(Stored data)

= = = = =

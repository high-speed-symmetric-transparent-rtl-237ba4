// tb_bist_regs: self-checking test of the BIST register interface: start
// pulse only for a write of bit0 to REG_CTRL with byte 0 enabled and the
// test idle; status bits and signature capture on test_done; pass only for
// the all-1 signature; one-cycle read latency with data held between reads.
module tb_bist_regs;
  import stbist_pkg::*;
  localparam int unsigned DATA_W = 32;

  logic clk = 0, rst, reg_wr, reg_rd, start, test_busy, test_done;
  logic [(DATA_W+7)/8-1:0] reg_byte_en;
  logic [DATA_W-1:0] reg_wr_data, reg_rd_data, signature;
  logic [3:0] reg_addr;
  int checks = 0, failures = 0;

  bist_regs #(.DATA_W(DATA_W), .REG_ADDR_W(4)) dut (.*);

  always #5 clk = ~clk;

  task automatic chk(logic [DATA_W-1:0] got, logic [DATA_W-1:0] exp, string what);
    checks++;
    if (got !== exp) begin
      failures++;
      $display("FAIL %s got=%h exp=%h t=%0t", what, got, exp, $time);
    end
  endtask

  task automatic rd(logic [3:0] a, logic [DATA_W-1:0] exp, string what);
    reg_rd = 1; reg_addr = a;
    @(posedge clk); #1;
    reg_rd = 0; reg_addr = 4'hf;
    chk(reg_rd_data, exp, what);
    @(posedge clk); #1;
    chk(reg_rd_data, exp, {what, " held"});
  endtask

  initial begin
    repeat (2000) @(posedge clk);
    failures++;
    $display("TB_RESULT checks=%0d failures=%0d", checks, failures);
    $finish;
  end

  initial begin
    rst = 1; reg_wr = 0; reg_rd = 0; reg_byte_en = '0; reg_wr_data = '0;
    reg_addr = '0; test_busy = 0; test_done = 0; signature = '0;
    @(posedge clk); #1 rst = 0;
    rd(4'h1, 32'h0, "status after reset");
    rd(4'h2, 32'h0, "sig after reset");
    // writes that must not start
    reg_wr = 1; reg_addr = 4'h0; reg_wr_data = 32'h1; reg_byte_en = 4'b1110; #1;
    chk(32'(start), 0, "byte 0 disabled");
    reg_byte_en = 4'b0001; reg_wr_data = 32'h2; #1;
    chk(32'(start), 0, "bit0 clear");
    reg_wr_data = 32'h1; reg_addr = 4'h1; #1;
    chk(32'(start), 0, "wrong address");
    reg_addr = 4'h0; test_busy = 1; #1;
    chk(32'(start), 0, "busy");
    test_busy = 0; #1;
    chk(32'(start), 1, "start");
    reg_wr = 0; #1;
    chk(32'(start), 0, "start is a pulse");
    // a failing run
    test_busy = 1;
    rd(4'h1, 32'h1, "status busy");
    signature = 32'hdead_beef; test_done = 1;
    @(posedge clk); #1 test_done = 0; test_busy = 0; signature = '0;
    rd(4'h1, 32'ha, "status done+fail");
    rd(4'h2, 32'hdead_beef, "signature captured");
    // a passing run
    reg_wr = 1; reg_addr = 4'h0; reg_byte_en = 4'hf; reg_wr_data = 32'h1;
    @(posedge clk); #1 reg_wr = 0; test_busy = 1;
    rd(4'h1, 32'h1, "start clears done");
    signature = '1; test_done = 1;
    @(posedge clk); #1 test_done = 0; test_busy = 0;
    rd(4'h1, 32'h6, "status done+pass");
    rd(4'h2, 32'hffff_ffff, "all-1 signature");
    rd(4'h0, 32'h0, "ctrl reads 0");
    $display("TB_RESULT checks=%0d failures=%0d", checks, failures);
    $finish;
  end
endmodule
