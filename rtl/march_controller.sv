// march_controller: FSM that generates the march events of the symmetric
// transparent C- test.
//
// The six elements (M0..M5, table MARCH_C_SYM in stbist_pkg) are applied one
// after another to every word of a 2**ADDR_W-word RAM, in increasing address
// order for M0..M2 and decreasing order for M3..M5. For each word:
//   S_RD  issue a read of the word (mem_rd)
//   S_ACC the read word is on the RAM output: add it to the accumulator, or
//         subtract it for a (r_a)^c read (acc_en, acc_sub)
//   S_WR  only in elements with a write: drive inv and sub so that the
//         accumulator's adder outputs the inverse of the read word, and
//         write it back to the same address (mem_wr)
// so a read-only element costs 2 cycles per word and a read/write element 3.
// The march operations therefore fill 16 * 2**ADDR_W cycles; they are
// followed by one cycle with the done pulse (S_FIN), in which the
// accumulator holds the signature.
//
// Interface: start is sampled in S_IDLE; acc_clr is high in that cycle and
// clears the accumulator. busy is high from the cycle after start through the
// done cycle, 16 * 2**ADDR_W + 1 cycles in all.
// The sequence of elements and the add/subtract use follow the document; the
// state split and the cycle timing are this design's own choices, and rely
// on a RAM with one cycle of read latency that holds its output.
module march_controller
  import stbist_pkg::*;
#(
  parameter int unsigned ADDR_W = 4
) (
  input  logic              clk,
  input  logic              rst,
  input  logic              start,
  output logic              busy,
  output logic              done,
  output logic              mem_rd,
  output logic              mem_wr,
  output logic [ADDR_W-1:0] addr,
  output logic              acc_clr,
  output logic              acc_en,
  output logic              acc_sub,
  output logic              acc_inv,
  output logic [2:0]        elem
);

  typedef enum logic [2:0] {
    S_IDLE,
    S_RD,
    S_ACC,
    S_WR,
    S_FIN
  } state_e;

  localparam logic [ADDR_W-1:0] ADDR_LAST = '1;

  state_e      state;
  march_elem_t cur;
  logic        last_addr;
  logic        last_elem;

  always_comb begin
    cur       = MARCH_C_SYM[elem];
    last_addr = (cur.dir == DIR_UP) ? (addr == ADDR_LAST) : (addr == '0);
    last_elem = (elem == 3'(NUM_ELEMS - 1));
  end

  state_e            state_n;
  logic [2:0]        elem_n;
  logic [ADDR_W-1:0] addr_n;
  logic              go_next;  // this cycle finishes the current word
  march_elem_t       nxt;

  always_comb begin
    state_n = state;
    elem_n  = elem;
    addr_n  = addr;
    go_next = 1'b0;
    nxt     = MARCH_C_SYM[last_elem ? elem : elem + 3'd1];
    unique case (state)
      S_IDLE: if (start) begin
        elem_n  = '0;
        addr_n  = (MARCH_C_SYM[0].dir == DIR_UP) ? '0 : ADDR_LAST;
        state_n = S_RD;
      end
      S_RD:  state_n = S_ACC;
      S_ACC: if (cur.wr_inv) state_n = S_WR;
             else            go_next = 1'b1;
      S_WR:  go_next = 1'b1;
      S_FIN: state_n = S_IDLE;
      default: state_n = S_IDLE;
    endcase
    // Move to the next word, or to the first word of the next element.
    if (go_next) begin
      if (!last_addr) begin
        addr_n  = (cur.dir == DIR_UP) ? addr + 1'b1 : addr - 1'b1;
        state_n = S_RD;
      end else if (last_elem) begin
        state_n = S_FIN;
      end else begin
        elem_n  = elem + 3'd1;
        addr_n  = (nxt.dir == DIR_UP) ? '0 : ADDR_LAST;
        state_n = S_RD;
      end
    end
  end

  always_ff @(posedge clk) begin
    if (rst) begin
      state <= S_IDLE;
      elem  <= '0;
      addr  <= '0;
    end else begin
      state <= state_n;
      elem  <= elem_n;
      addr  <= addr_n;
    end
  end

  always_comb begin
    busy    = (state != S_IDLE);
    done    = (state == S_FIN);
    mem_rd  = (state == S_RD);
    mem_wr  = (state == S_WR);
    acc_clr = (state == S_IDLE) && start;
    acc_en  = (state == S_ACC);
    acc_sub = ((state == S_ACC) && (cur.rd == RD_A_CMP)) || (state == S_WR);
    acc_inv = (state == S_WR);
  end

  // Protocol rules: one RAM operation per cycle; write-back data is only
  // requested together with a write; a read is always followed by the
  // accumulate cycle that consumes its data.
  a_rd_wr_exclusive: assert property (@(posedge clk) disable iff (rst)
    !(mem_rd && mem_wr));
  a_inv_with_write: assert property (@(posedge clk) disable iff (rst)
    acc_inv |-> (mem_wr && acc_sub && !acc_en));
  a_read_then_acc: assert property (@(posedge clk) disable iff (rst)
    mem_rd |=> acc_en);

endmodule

= = = = =

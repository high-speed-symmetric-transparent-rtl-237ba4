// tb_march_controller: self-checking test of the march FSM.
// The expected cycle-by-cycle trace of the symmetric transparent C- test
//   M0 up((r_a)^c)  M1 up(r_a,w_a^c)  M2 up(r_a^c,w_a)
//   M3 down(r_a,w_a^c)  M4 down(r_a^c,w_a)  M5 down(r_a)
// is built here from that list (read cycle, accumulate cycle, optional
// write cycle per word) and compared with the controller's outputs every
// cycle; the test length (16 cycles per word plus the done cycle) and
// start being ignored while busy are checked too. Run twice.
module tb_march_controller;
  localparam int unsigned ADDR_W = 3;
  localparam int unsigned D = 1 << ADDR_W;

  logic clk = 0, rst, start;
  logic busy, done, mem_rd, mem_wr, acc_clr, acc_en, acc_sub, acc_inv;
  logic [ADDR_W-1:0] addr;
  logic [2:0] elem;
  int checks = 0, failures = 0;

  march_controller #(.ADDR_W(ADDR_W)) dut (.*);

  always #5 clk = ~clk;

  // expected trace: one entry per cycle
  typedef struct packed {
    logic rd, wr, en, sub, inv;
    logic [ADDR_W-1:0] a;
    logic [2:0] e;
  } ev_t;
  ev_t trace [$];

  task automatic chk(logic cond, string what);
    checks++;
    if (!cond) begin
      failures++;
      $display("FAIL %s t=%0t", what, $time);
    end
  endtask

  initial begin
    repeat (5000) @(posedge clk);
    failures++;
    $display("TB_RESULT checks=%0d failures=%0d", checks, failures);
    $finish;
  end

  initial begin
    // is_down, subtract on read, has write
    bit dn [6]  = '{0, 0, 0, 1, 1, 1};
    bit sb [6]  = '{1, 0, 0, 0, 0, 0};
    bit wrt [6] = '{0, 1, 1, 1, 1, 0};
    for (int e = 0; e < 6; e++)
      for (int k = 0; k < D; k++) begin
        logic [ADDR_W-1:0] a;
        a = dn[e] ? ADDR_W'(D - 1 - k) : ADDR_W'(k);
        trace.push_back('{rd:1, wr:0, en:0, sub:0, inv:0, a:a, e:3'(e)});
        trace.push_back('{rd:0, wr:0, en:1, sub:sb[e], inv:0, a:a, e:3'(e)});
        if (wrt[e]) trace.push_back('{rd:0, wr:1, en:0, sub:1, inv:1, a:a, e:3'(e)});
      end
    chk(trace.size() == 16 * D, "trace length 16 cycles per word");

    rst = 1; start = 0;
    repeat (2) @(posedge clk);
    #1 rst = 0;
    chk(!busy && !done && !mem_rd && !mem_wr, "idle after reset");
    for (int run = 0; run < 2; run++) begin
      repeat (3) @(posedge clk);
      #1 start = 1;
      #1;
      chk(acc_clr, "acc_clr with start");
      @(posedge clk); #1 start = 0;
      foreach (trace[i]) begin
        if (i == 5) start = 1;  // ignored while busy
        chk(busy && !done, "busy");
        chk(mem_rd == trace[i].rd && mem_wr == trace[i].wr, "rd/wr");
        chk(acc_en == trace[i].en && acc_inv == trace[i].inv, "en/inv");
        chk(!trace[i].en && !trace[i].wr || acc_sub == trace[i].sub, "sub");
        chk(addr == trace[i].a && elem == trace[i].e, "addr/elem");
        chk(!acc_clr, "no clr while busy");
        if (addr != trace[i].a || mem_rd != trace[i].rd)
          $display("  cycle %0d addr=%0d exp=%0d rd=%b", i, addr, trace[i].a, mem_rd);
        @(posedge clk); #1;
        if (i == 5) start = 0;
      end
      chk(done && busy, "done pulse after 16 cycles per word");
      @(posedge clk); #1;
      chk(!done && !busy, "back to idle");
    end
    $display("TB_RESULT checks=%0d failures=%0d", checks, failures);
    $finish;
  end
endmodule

= = = = =

**Assigned task:** In the data above, which lines lie between the line with "S_IDLE: if (start) begin" and the line with "elem + 3'd1;", inclusive? Print those lines exactly and nothing else.

**Answer box:**
      S_IDLE: if (start) begin
        elem_n  = '0;
        addr_n  = (MARCH_C_SYM[0].dir == DIR_UP) ? '0 : ADDR_LAST;
        state_n = S_RD;
      end
      S_RD:  state_n = S_ACC;
      S_ACC: if (cur.wr_inv) state_n = S_WR;
             else            go_next = 1'b1;
      S_WR:  go_next = 1'b1;
      S_FIN: state_n = S_IDLE;
      default: state_n = S_IDLE;
    endcase
    // Move to the next word, or to the first word of the next element.
    if (go_next) begin
      if (!last_addr) begin
        addr_n  = (cur.dir == DIR_UP) ? addr + 1'b1 : addr - 1'b1;
        state_n = S_RD;
      end else if (last_elem) begin
        state_n = S_FIN;
      end else begin
        elem_n  = elem + 3'd1;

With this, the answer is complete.